- [What you should do] Find the line containing "repeat (500000) @(posedge clk);" in the entries below. Restate it and each line after it, word for word, up to and including the line containing "always @(negedge clk) if (rst_n) begin".

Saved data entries
★ ★ ★ ★ ★ ★ ★

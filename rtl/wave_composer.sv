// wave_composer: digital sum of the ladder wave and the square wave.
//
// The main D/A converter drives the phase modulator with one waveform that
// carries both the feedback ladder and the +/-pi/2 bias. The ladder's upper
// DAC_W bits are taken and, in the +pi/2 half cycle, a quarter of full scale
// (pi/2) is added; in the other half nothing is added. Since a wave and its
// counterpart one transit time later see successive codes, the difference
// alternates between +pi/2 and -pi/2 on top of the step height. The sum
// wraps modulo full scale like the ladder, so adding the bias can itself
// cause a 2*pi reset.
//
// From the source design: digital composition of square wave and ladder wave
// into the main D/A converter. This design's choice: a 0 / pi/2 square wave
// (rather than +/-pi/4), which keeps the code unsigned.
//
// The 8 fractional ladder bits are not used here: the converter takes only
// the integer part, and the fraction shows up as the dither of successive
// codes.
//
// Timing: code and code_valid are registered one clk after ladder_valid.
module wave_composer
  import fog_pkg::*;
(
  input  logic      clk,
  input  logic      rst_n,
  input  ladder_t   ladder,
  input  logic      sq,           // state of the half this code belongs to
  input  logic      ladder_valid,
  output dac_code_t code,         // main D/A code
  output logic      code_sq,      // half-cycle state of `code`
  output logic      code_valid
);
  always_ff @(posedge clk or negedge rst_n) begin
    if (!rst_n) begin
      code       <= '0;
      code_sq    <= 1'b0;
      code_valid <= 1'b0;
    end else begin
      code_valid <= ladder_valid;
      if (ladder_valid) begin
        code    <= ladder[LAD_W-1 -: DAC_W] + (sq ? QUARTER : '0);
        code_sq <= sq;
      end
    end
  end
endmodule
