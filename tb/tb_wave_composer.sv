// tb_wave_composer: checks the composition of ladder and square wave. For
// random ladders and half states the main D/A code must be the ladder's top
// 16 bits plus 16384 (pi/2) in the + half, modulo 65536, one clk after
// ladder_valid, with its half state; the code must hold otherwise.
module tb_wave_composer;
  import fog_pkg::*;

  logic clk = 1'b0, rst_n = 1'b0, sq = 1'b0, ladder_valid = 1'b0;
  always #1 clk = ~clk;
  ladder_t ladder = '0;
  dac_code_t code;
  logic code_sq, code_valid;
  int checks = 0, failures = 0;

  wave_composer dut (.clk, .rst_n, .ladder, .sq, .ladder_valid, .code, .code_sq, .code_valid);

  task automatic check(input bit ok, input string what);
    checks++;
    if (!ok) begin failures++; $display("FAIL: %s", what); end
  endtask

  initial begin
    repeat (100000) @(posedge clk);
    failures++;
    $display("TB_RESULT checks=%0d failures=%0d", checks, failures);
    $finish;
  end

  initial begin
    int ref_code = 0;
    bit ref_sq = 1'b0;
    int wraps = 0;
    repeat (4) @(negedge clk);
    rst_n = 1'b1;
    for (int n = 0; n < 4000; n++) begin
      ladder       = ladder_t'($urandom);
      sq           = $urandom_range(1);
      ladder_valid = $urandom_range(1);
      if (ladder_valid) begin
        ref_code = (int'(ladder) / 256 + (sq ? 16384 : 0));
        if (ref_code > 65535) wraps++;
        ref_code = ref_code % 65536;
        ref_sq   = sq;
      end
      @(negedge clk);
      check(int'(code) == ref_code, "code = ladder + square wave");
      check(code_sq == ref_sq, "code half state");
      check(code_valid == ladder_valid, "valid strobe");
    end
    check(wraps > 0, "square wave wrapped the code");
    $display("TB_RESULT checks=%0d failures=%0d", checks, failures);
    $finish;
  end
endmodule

★ ★ ★ ★ ★ ★ ★

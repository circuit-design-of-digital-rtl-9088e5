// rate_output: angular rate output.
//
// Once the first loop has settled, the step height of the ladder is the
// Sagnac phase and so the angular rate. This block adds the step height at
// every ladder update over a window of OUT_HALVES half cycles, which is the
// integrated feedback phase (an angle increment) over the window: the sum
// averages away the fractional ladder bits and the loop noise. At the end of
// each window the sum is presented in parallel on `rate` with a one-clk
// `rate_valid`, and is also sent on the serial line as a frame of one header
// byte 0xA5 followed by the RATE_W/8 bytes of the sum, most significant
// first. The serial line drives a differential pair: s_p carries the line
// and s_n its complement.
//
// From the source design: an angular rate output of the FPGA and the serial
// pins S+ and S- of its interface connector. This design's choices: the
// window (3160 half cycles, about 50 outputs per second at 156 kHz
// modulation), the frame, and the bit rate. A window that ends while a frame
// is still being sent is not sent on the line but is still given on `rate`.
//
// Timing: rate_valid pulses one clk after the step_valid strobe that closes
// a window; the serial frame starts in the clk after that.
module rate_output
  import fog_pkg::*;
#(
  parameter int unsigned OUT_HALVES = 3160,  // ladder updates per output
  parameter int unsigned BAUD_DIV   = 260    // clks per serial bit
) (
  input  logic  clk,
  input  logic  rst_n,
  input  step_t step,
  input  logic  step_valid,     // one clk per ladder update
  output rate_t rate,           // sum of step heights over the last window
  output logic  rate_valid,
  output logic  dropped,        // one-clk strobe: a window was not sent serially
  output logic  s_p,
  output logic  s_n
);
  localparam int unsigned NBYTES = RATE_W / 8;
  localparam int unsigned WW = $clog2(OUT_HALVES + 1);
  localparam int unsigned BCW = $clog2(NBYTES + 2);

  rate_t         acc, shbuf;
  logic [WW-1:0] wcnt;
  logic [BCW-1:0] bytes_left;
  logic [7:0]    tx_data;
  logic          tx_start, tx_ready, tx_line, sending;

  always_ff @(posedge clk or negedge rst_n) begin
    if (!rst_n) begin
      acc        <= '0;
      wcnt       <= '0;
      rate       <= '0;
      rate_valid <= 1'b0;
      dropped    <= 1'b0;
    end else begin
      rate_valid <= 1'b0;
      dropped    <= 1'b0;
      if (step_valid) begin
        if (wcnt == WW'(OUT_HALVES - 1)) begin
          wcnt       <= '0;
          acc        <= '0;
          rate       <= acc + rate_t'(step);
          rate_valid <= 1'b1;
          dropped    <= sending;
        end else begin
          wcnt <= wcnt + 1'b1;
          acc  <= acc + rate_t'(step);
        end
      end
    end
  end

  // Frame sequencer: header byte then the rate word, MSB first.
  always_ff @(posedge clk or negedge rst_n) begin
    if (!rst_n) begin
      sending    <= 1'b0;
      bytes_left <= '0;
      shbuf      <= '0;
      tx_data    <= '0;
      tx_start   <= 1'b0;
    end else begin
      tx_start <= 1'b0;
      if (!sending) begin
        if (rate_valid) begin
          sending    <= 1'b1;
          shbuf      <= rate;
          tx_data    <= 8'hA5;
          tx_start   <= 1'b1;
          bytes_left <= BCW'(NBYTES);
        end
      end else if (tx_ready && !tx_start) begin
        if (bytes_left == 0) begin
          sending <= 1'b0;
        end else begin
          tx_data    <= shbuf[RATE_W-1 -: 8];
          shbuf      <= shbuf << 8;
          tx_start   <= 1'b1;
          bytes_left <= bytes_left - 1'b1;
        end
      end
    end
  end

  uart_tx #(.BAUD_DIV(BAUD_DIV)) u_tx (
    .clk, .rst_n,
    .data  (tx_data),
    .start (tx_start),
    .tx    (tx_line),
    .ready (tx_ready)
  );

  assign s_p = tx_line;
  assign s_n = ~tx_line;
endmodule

★ ★ ★ ★ ★ ★ ★

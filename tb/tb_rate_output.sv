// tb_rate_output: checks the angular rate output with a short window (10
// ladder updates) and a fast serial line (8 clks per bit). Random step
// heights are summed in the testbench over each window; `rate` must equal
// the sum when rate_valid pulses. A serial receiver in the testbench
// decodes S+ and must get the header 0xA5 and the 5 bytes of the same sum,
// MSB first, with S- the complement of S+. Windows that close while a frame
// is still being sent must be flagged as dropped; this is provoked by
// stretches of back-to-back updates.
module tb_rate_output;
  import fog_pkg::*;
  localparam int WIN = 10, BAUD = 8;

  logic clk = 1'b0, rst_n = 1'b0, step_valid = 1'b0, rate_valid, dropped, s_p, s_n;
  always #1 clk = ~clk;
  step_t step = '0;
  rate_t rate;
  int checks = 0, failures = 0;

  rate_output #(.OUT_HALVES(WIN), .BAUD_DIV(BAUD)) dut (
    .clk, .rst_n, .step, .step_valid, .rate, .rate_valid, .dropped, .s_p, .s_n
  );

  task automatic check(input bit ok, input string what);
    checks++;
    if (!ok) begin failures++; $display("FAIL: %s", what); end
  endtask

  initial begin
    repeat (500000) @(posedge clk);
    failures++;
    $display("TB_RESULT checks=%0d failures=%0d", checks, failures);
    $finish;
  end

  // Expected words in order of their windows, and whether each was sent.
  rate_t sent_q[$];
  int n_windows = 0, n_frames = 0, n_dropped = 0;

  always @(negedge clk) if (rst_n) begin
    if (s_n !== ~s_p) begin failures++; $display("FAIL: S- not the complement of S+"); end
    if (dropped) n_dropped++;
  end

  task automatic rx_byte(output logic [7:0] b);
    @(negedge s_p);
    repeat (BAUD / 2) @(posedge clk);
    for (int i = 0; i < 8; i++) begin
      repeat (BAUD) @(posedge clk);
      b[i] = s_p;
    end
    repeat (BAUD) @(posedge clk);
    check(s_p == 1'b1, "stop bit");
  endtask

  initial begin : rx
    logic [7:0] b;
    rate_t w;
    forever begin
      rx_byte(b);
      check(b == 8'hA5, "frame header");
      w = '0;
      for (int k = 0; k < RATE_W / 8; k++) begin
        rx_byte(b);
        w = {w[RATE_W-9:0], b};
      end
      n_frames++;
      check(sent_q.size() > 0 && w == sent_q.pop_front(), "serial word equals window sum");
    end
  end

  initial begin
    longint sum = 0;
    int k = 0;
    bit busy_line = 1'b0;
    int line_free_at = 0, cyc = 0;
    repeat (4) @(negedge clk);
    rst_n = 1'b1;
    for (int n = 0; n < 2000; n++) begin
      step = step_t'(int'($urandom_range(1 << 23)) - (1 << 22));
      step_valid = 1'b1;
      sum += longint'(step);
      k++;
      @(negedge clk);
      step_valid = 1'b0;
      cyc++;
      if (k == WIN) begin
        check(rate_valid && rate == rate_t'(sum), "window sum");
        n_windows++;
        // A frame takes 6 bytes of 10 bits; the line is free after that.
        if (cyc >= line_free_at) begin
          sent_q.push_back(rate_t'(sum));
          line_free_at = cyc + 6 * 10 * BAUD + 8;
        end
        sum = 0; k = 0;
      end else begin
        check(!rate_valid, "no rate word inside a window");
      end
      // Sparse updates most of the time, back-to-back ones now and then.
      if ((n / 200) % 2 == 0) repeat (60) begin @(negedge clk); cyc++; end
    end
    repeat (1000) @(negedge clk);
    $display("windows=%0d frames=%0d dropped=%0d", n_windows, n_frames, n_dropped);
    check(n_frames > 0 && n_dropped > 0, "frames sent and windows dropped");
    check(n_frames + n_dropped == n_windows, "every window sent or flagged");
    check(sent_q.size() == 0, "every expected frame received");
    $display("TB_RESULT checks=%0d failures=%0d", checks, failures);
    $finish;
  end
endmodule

★ ★ ★ ★ ★ ★ ★

- [Result of the exercise]
    repeat (500000) @(posedge clk);
    failures++;
    $display("TB_RESULT checks=%0d failures=%0d", checks, failures);
    $finish;
  end

  // Expected words in order of their windows, and whether each was sent.
  rate_t sent_q[$];
  int n_windows = 0, n_frames = 0, n_dropped = 0;

  always @(negedge clk) if (rst_n) begin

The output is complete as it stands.